▸ Exercise requirements: Extract every line starting at the line that contains "if (n_sext == 0)" and ending with the final line of the data, inclusive; give only those lines, word for word.

***

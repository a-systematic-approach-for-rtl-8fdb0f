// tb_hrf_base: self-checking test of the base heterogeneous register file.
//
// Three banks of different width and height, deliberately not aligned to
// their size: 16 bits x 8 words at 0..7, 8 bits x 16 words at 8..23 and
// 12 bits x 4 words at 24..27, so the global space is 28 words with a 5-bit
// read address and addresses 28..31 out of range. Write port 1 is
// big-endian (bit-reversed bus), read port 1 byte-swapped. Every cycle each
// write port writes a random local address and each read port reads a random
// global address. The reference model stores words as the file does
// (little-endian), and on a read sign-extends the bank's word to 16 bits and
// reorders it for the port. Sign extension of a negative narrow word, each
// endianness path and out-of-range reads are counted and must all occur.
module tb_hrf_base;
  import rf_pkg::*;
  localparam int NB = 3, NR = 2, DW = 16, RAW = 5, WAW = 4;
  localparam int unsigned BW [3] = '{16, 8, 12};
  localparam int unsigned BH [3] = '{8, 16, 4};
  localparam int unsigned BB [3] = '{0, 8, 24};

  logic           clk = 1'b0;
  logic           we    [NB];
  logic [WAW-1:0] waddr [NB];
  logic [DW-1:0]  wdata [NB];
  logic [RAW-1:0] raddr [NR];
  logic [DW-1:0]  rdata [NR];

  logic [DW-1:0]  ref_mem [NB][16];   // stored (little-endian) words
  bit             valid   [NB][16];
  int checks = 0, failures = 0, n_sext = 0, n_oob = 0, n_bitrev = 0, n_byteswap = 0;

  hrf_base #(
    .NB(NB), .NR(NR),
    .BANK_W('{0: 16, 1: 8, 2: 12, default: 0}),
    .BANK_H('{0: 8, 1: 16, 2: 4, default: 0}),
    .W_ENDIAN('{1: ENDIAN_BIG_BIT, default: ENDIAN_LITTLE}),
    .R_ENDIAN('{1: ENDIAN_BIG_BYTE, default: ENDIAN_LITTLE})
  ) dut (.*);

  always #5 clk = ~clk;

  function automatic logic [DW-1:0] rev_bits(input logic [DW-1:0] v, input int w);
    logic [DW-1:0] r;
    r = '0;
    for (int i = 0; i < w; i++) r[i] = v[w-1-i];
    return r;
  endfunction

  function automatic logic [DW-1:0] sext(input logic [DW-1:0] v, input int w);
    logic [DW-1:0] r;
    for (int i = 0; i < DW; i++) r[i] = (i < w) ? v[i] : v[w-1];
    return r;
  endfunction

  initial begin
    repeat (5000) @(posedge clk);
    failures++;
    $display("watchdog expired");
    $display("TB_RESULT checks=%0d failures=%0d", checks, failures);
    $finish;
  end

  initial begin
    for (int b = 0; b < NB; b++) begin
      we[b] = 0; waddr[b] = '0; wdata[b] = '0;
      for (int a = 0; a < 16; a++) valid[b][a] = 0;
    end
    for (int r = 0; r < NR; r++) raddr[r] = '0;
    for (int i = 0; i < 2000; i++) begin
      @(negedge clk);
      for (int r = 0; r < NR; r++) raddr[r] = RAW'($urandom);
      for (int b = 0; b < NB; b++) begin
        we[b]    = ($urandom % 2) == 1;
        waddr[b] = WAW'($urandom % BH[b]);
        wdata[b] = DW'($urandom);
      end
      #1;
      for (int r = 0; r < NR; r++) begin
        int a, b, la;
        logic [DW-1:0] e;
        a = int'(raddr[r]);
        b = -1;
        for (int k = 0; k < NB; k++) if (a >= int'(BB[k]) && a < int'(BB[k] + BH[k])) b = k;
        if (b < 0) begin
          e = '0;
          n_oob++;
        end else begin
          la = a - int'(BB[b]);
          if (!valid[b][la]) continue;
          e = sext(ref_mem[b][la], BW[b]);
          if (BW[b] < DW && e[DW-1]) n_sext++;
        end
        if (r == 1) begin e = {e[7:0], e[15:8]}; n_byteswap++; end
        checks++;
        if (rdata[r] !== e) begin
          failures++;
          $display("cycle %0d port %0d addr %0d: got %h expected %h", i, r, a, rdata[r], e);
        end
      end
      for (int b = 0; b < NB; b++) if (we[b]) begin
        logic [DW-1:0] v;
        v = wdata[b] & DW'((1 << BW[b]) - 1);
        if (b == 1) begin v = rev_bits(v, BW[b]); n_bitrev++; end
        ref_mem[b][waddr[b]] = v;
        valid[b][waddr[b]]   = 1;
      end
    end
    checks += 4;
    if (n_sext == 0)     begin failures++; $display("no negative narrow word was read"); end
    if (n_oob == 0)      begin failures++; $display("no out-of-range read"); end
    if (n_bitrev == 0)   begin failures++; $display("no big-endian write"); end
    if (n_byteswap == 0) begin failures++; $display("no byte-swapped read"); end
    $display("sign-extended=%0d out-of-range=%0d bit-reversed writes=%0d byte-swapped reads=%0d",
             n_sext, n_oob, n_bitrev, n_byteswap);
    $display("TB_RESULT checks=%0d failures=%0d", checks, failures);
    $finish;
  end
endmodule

***

▸ Answer for this exercise:
    if (n_sext == 0)     begin failures++; $display("no negative narrow word was read"); end
    if (n_oob == 0)      begin failures++; $display("no out-of-range read"); end
    if (n_bitrev == 0)   begin failures++; $display("no big-endian write"); end
    if (n_byteswap == 0) begin failures++; $display("no byte-swapped read"); end
    $display("sign-extended=%0d out-of-range=%0d bit-reversed writes=%0d byte-swapped reads=%0d",
             n_sext, n_oob, n_bitrev, n_byteswap);
    $display("TB_RESULT checks=%0d failures=%0d", checks, failures);
    $finish;
  end
endmodule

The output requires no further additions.